“Anyhow,” I resumed, “I’ve been thinking about your thesis, and I think you need a different research project.”
“What? I’ve spent weeks—months—looking at pubic bones. I’ve looked at hundreds of pubic bones. Maybe a thousand pubic bones.”
“But wouldn’t you rather do something important?”
“You said the pubic-bone study was important, Dr. B.”
“It is. But not as important as this.”
“As what? Never mind—I don’t want to know.”
“Everybody studies pubic bones,” I said. “I’m talking about seminal research, Tyler.”
“You want me to research semen? I’m supposed to write a thesis about spunk?”
“Don’t be so literal. Or so argumentative. This research will be unique. Original. A pioneering contribution.”
“Dammit!” He swatted the back of his neck.
“You need to quit killing the flies, Tyler,” I said.
“Why?”
“Because they’re your new best friends. The stars of your new thesis project.”
“What new thesis project? You keep dropping these veiled hints,” he grumbled. “Veiled threats. Just spit it out, Dr. B.”
“The first detailed study of insect activity in human corpses,” I said. “Our first step toward basing time-since-death estimates on scientific data. One blowfly at a time.”
“Let me get this straight. You’re saying you want me to spend even more quality time out here, crawling around in pig shit?”
“Gathering data,” I said. “Advancing the cause of science.”
“And in your new vision, how much more time do I spend out here advancing the cause of science? How many data trips a day? This is a long damn way from the bone lab.” He had a point there, I had to admit. “Any chance you could get me a transporter beam, so I don’t spend four hours a day shuttling back and forth from campus?”

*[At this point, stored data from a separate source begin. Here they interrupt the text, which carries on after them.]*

// Request encap test: programs route-table entries through configuration
// items (MConnID 4), then applies BE and GS reads and writes, a burst
// continuation word and a target configuration item (MConnID 5), and
// compares each chunk with one assembled by the testbench from the packet
// format: port, flit count, end-of-packet, header (forward path), control
// flit fields (type, thread, burst length, return path), address and data.
// Also checks that configuration items produce no chunk and that items wait
// for chunk_ready.
//
// The stimulus, the reference model and the limits checked are this
// testbench's own. The behaviour checked is the block's, as its header
// describes it.
module tb_na_req_encap;
  import mango_na_pkg::*;
  logic clk = 1'b0, rst_n = 1'b0;
  always #5 clk = ~clk;
  logic item_valid = 0, item_ready, chunk_valid, chunk_ready = 0;
  req_item_t item = '0;
  chunk_t chunk;
  int checks = 0, failures = 0;
  logic [31:0] lut_model [256];

  na_req_encap dut (.clk, .rst_n, .item_valid, .item_ready, .item, .chunk_valid, .chunk_ready, .chunk);

  task automatic check(input bit ok, input string what);
    checks++;
    if (!ok) begin failures++; $display("FAIL: %s", what); end
  endtask

  function automatic logic [31:0] mk_ctrl(input pkt_type_e t, input req_item_t it, input logic [15:0] ret);
    return {t, it.thread, it.blen, 2'b00, 1'b0, 1'b0, 4'h0, ret};
  endfunction

  task automatic apply(input req_item_t it, input chunk_t exp, input bit expect_chunk, input string what);
    @(negedge clk);
    item = it; item_valid = 1; chunk_ready = 0;
    #1;
    if (expect_chunk) begin
      check(chunk_valid && !item_ready, {what, ": chunk offered, item held without ready"});
      check(chunk == exp, $sformatf("%s: chunk %h expected %h", what, chunk, exp));
      chunk_ready = 1; #1;
      check(item_ready, {what, ": item taken with chunk_ready"});
    end else begin
      check(!chunk_valid && item_ready, {what, ": no chunk"});
    end
    @(posedge clk);
    #1 item_valid = 0; chunk_ready = 0;
  endtask

  initial begin
    req_item_t it;
    chunk_t    e;
    repeat (2) @(posedge clk);
    rst_n = 1'b1;
    // program entries
    for (int k = 0; k < 8; k++) begin
      int idx;
      idx = k * 37 % 256;
      it = '0; it.first = 1; it.cmd = OCP_WR; it.conn = CONN_LUT_CFG; it.has_data = 1; it.last = 1;
      it.addr = 32'(idx) << 2; it.data = $urandom; lut_model[idx] = it.data;
      apply(it, '0, 0, "route table write");
    end
    for (int k = 0; k < 8; k++) begin
      int idx;
      idx = k * 37 % 256;
      // BE write, first word of a 3-word burst
      it = '0; it.first = 1; it.cmd = OCP_WR; it.conn = 0; it.has_data = 1; it.blen = 3;
      it.thread = 2'(k); it.addr = {8'(idx), 24'($urandom)}; it.data = $urandom; it.last = 0;
      e = '0; e.port = 0; e.nflits = 4; e.eop = 0;
      e.flits[0] = {16'h0, lut_model[idx][15:0]};
      e.flits[1] = mk_ctrl(PKT_WRITE, it, lut_model[idx][31:16]);
      e.flits[2] = it.addr; e.flits[3] = it.data;
      apply(it, e, 1, "BE write");
      // continuation word
      it.first = 0; it.data = $urandom; it.last = 1;
      e = '0; e.port = 0; e.nflits = 1; e.eop = 1; e.flits[0] = it.data;
      apply(it, e, 1, "burst word");
      // BE read
      it = '0; it.first = 1; it.cmd = OCP_RD; it.conn = 0; it.blen = 4'(k + 1); it.thread = 2'(k + 1);
      it.addr = {8'(idx), 24'($urandom)}; it.last = 1;
      e = '0; e.port = 0; e.nflits = 3; e.eop = 1;
      e.flits[0] = {16'h0, lut_model[idx][15:0]};
      e.flits[1] = mk_ctrl(PKT_READ, it, lut_model[idx][31:16]);
      e.flits[2] = it.addr;
      apply(it, e, 1, "BE read");
      // GS read and single write
      it.conn = 3'(1 + k % 3);
      e = '0; e.port = 2'(it.conn); e.nflits = 2; e.eop = 1;
      e.flits[0] = mk_ctrl(PKT_READ, it, 16'h0); e.flits[1] = it.addr;
      apply(it, e, 1, "GS read");
      it.cmd = OCP_WR; it.has_data = 1; it.blen = 1; it.data = $urandom;
      e = '0; e.port = 2'(it.conn); e.nflits = 3; e.eop = 1;
      e.flits[0] = mk_ctrl(PKT_WRITE, it, 16'h0); e.flits[1] = it.addr; e.flits[2] = it.data;
      apply(it, e, 1, "GS write");
      // target configuration over BE
      it = '0; it.first = 1; it.cmd = OCP_WR; it.conn = CONN_NA_CFG; it.has_data = 1; it.blen = 1;
      it.addr = {8'(idx), 24'h0}; it.data = $urandom; it.last = 1;
      e = '0; e.port = 0; e.nflits = 4; e.eop = 1;
      e.flits[0] = {16'h0, lut_model[idx][15:0]};
      e.flits[1] = mk_ctrl(PKT_CFG, it, lut_model[idx][31:16]);
      e.flits[2] = it.addr; e.flits[3] = it.data;
      apply(it, e, 1, "target configuration");
    end
    $display("TB_RESULT checks=%0d failures=%0d", checks, failures);
    $finish;
  end
  initial begin
    repeat (5000) @(posedge clk);
    failures++;
    $display("TB_RESULT checks=%0d failures=%0d", checks, failures);
    $finish;
  end
endmodule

“I’ll figure something out,” I said, hoping it would prove true. My flash of nocturnal inspiration hadn’t extended to anything so mundane as transportation logistics.
In the darkness a few feet away, I heard the sound of one hand clapping—Tyler’s hand clapping against a fly on the back of his neck. Perhaps he had not yet fully grasped the brilliance of my new research plan. But he would. What choice, after all, did an indentured academic servant have?
CHAPTER 6
Crystal
CRYSTAL HEARD THE GROAN of the semi’s brakes close behind her, then the popping and skittering of gravel pinched by the edges of the tires, as a massive cab—no trailer—drew alongside her and stopped, the big pistons of the diesel knocking in its iron heart. The brakes hissed, causing her to jump. The truck was a long-hooded Peterbilt, which loomed over her like a locomotive; its small, divided windshield was shaded by a metal visor, jutting and ominous; the sleeper compartment, grafted behind the cab, looked half the size of Crystal’s house trailer.

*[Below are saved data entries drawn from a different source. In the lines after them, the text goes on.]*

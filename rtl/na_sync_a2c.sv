// Clockless-to-clocked synchronizer: carries one chunk from the network side
// into the OCP clock domain per handshake.
//
// Network side: a handshake converter latches the chunk on a 4-phase request
// (in_req up), raises in_ack, and toggles the 2-phase request req_tgl; it
// lowers in_ack when in_req falls. A new chunk is taken only after the
// clocked side has acknowledged the previous one.
// Clocked side: the 2-phase request passes a two-flop synchronizer; while it
// differs from the local acknowledge toggle, out_valid is high. out_ready
// toggles the acknowledge. The chunk register is stable while busy.
//
// As in na_sync_c2a, the network side is modelled as logic clocked by
// net_clk, standing in for the clockless converter.
//
// Following the original: a whole chunk crosses per handshake, and the
// clocked side uses a 2-phase channel with a two-flop synchronizer. The
// chunk size (up to four flits) is this design's own.
module na_sync_a2c
  import mango_na_pkg::*;
(
  input  logic   clk,
  input  logic   net_clk,
  input  logic   rst_n,
  // clockless side, 4-phase
  input  logic   in_req,
  output logic   in_ack,
  input  chunk_t in_chunk,
  // clocked side
  output logic   out_valid,
  input  logic   out_ready,
  output chunk_t out_chunk
);
  logic   req_tgl, ack_tgl, req_s, ack_s;
  chunk_t data_q;

  na_sync_2ff u_ack_sync (.clk(net_clk), .rst_n(rst_n), .d(ack_tgl), .q(ack_s));

  always_ff @(posedge net_clk or negedge rst_n) begin
    if (!rst_n) begin
      in_ack  <= 1'b0;
      req_tgl <= 1'b0;
      data_q  <= '0;
    end else if (!in_ack) begin
      if (in_req && req_tgl == ack_s) begin
        data_q  <= in_chunk;
        req_tgl <= ~req_tgl;
        in_ack  <= 1'b1;
      end
    end else if (!in_req) begin
      in_ack <= 1'b0;
    end
  end

  na_sync_2ff u_req_sync (.clk(clk), .rst_n(rst_n), .d(req_tgl), .q(req_s));
  assign out_valid = (req_s != ack_tgl);
  assign out_chunk = data_q;

  always_ff @(posedge clk or negedge rst_n) begin
    if (!rst_n)                       ack_tgl <= 1'b0;
    else if (out_valid && out_ready)  ack_tgl <= ~ack_tgl;
  end
endmodule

Crystal took two more steps forward, into a band of shadow, to avoid being blinded by the sun as she looked up at the driver. The shadow, she realized, was cast by the Baptist Church’s giant cross, and for the first time in hundreds of comings and goings past it, Crystal was glad the cross was there, dispensing a bit of shade along with its monumental dose of disapproval.

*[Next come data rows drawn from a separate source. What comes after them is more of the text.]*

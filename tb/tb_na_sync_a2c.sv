// Clockless-to-clocked synchronizer test: the network side offers 60 random
// chunks with 4-phase cycles and random gaps; the OCP-clock side takes them
// with random out_ready. Clocks are unrelated and swap which is faster half
// way. The source changes its data as soon as it is acknowledged, so a
// chunk not latched at the acknowledge shows up as wrong content. Checks
// order and content of every chunk and that none is delivered twice.
//
// The stimulus, the reference model and the limits checked are this
// testbench's own. The behaviour checked is the block's, as its header
// describes it.
module tb_na_sync_a2c;
  import mango_na_pkg::*;
  logic clk = 1'b0, net_clk = 1'b0, rst_n = 1'b0;
  int   nhalf = 3;
  always #5 clk = ~clk;
  always #(nhalf) net_clk = ~net_clk;
  logic in_req = 0, in_ack, out_valid, out_ready = 0;
  chunk_t in_chunk = '0, out_chunk;
  chunk_t sent [$];
  int checks = 0, failures = 0, n_rx = 0;

  na_sync_a2c dut (.clk, .net_clk, .rst_n, .in_req, .in_ack, .in_chunk, .out_valid, .out_ready, .out_chunk);

  task automatic check(input bit ok, input string what);
    checks++;
    if (!ok) begin failures++; $display("FAIL: %s", what); end
  endtask

  initial begin
    repeat (2) @(posedge clk);
    rst_n = 1'b1;
    for (int i = 0; i < 60; i++) begin
      if (i == 30) nhalf = 11;
      @(posedge net_clk);
      repeat ($urandom_range(3, 0)) @(posedge net_clk);
      in_chunk = chunk_t'({$urandom, $urandom, $urandom, $urandom, $urandom});
      sent.push_back(in_chunk);
      in_req <= 1;
      wait (in_ack);
      @(posedge net_clk);
      in_req <= 0;
      in_chunk = '1;  // data may change once acknowledged
      wait (!in_ack);
    end
  end

  always @(negedge clk) out_ready <= ($urandom_range(2, 0) != 0);
  always @(posedge clk) begin
    if (out_valid && out_ready) begin
      check(sent.size() != 0 && out_chunk == sent[0], $sformatf("chunk %0d content", n_rx));
      if (sent.size() != 0) void'(sent.pop_front());
      n_rx++;
    end
  end

  initial begin
    wait (n_rx == 60);
    repeat (20) @(posedge clk);
    check(!out_valid, "no extra chunk");
    check(sent.size() == 0, "all chunks delivered");
    $display("TB_RESULT checks=%0d failures=%0d", checks, failures);
    $finish;
  end
  initial begin
    repeat (20000) @(posedge clk);
    failures++;
    $display("TB_RESULT checks=%0d failures=%0d", checks, failures);
    $finish;
  end
endmodule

The cross, the shade, and Crystal were thirty miles northwest of Knoxville, atop Jellico Mountain. Just beyond the point where I-75 finished its long, slanting climb up the mountain’s flank and leveled out, a handful of buildings clustered at Exit 141: a blue-roofed Comfort Inn; a Pilot truck stop; Redeemer Primitive Baptist Church; and—last but not least—Crystal’s place of employment, XXX Adult World. Adult World was the seamiest and the flashiest of the exit’s buildings: a neon-emblazoned establishment surmounted by a pair of billboards and ringed by a gravel lot capable of accommodating half a hundred tractor-trailer rigs at a time. For efficiency’s sake, Adult World ought to have shared a parking lot with the Pilot truck stop, since truckers constituted most of Adult World’s clientele—and since women like Crystal spent a lot of time shuttling back and forth between the two businesses. But irony had trumped efficiency in this case: The truck stop lay on the opposite side of the interstate, and Adult World instead sat cheek by jowl—or haunch to haunch—with Redeemer Primitive Baptist, a corrugated metal building whose five-story cross did double duty, inspiring multitudes of passing motorists while simultaneously rebuking Adult World’s lusty customers and fallen women.
“DIDN’T MEAN TO SCARE you.” The voice floated down from the cab toward Crystal. “You want a ride?”